■ **DATASET RECORDS**
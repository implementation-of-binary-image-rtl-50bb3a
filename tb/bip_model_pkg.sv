// bip_model_pkg: software reference model of the binary compute units, used
// by the testbenches. It works on whole frames held in dynamic arrays
// (pixel (x, y) at index y*width + x) and computes each unit's output frame
// directly from the definitions: the N x N neighbourhood with border value,
// the bitwise operation, the reduction, the majority median, the set
// operation and the tap selection. It shares only the type and encoding
// definitions with the design.
package bip_model_pkg;
  import bip_pkg::*;

  typedef bit frame_t [];

  // external block offered to unit u for output pixel p (any fixed hash)
  function automatic logic [31:0] blk_of(int u, int p);
    logic [31:0] h;
    h = 32'(p) * 32'h9E3779B1 + 32'(u) * 32'h85EBCA6B;
    h = h ^ (h >> 15);
    h = h * 32'h2C1B3C6D;
    return h ^ (h >> 12);
  endfunction

  function automatic bit elem_logic(logic_op_e op, bit a, bit b);
    case (op)
      LOP_AND:  return a & b;
      LOP_OR:   return a | b;
      LOP_NOT:  return !a;
      LOP_NAND: return !(a & b);
      LOP_NOR:  return !(a | b);
      LOP_XOR:  return a ^ b;
      LOP_XNOR: return !(a ^ b);
      default:  return a;
    endcase
  endfunction

  // one unit on a whole frame; n is the window size of the hardware
  function automatic frame_t unit_model(input frame_t img, input int w, input int h,
                                        input int n, input bcu_cfg_t cfg, input int u);
    frame_t res;
    int c, m;
    c = (n - 1) / 2;
    m = int'(cfg.mask_size);
    res = new[w * h];
    for (int p = 0; p < w * h; p++) begin
      int x, y;
      bit taps [8];
      bit win [64];
      logic [31:0] bk;
      x = p % w; y = p / w;
      bk = blk_of(u, p);
      for (int i = 0; i < n; i++)
        for (int j = 0; j < n; j++) begin
          int xx, yy;
          xx = x + j - c; yy = y + i - c;
          win[i*n+j] = (xx < 0 || yy < 0 || xx >= w || yy >= h) ? cfg.border : img[yy*w+xx];
        end
      taps[0] = img[p];
      for (int e = 0; e < 2; e++) begin
        bce_cfg_t ec;
        int ones, cnt;
        bit lc, r;
        ec = (e == 0) ? cfg.e0 : cfg.e1;
        ones = 0; cnt = 0;
        for (int i = 0; i < n; i++)
          for (int j = 0; j < n; j++) begin
            bit a, b, l;
            int k;
            k = i*n + j;
            case (ec.sel_a)
              ISEL_WINDOW: a = win[k];
              ISEL_BLOCK:  a = bk[k];
              ISEL_PARAM:  a = ec.param0[k];
              default:     a = 0;
            endcase
            case (ec.sel_b)
              ISEL_WINDOW: b = win[k];
              ISEL_BLOCK:  b = bk[k];
              ISEL_PARAM:  b = ec.param1[k];
              default:     b = 0;
            endcase
            l = elem_logic(ec.lop, a, b);
            if (i == c && j == c) lc = l;
            if ((i - c) <= m/2 && (c - i) <= m/2 && (j - c) <= m/2 && (c - j) <= m/2) begin
              cnt++;
              ones += int'(l);
            end
          end
        case (ec.rop)
          ROP_AND:  r = (ones == cnt);
          ROP_OR:   r = (ones != 0);
          ROP_NAND: r = (ones != cnt);
          ROP_NOR:  r = (ones == 0);
          ROP_XOR:  r = ones[0];
          ROP_XNOR: r = !ones[0];
          default:  r = lc;
        endcase
        taps[1 + 3*e] = lc;
        taps[2 + 3*e] = r;
        taps[3 + 3*e] = (ec.rank == 0) ? (2 * ones > cnt) : (ones >= int'(ec.rank));
      end
      begin
        bit sa, sb, s;
        sa = (cfg.set_a == TAP_SET) ? 1'b0 : taps[int'(cfg.set_a)];
        sb = (cfg.set_b == TAP_SET) ? 1'b0 : taps[int'(cfg.set_b)];
        case (cfg.sop)
          SOP_UNION:     s = sa | sb;
          SOP_INTERSECT: s = sa & sb;
          SOP_COMPL:     s = !sa;
          SOP_SUBTRACT:  s = sa & !sb;
          SOP_XOR:       s = sa ^ sb;
          default:       s = sa;
        endcase
        taps[7] = s;
      end
      res[p] = taps[int'(cfg.out_sel)];
    end
    return res;
  endfunction

  // ready-made unit settings
  function automatic bcu_cfg_t cfg_pass();
    bcu_cfg_t c;
    c = '0;
    c.set_a = TAP_E0_LOG; c.set_b = TAP_E1_LOG; c.sop = SOP_PASS; c.out_sel = TAP_INPUT;
    c.mask_size = 4'd3;
    c.e0.sel_a = ISEL_WINDOW; c.e0.sel_b = ISEL_PARAM; c.e0.lop = LOP_PASS; c.e0.rop = ROP_PASS;
    c.e0.rank = '0;
    c.e1 = c.e0;
    return c;
  endfunction

  // erosion (ero = 1) or dilation (ero = 0) by a full square of size m
  function automatic bcu_cfg_t cfg_morph(bit ero, int m, int src);
    bcu_cfg_t c;
    c = cfg_pass();
    c.src = 3'(src);
    c.mask_size = 4'(m);
    c.border = ero;            // border neutral for the operation
    c.e0.param1 = ero ? 32'h0 : 32'hFFFF_FFFF;
    c.e0.lop = ero ? LOP_OR : LOP_AND;
    c.e0.rop = ero ? ROP_AND : ROP_OR;
    c.out_sel = TAP_E0_RED;
    return c;
  endfunction

  function automatic bcu_cfg_t cfg_random(int src_max);
    bcu_cfg_t c;
    c = cfg_pass();
    c.src = 3'($urandom % (src_max + 1));
    c.set_a = tap_e'($urandom % 7);
    c.set_b = tap_e'($urandom % 7);
    c.sop = set_op_e'($urandom % 6);
    c.out_sel = tap_e'($urandom % 8);
    c.mask_size = 4'(1 + 2 * ($urandom % 3));
    c.border = 1'($urandom);
    for (int e = 0; e < 2; e++) begin
      bce_cfg_t ec;
      ec.sel_a = in_sel_e'($urandom % 4);
      ec.sel_b = in_sel_e'($urandom % 4);
      ec.lop = logic_op_e'($urandom % 8);
      ec.rop = red_op_e'($urandom % 7);
      ec.rank = ($urandom % 2) ? 5'd0 : 5'($urandom % 26);
      ec.param0 = $urandom;
      ec.param1 = $urandom;
      if (e == 0) c.e0 = ec; else c.e1 = ec;
    end
    return c;
  endfunction

  // register words for a unit configuration (map of config_registers)
  function automatic logic [31:0] unit_ctrl_word(bcu_cfg_t c);
    return 32'(c.src) | (32'(c.set_a) << 3) | (32'(c.set_b) << 6) | (32'(c.sop) << 9) |
           (32'(c.out_sel) << 12) | (32'(c.mask_size) << 15) | (32'(c.border) << 19);
  endfunction

  function automatic logic [31:0] elem_ctrl_word(bce_cfg_t e);
    return 32'(e.sel_a) | (32'(e.sel_b) << 2) | (32'(e.lop) << 4) | (32'(e.rop) << 7) |
           (32'(e.rank) << 10);
  endfunction

endpackage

■ **HOW TO COMPLETE THIS TASK**
For every line of the records with the string "definitions", add one to a tally; give the final tally alone.

■ **TASK ANSWER**
2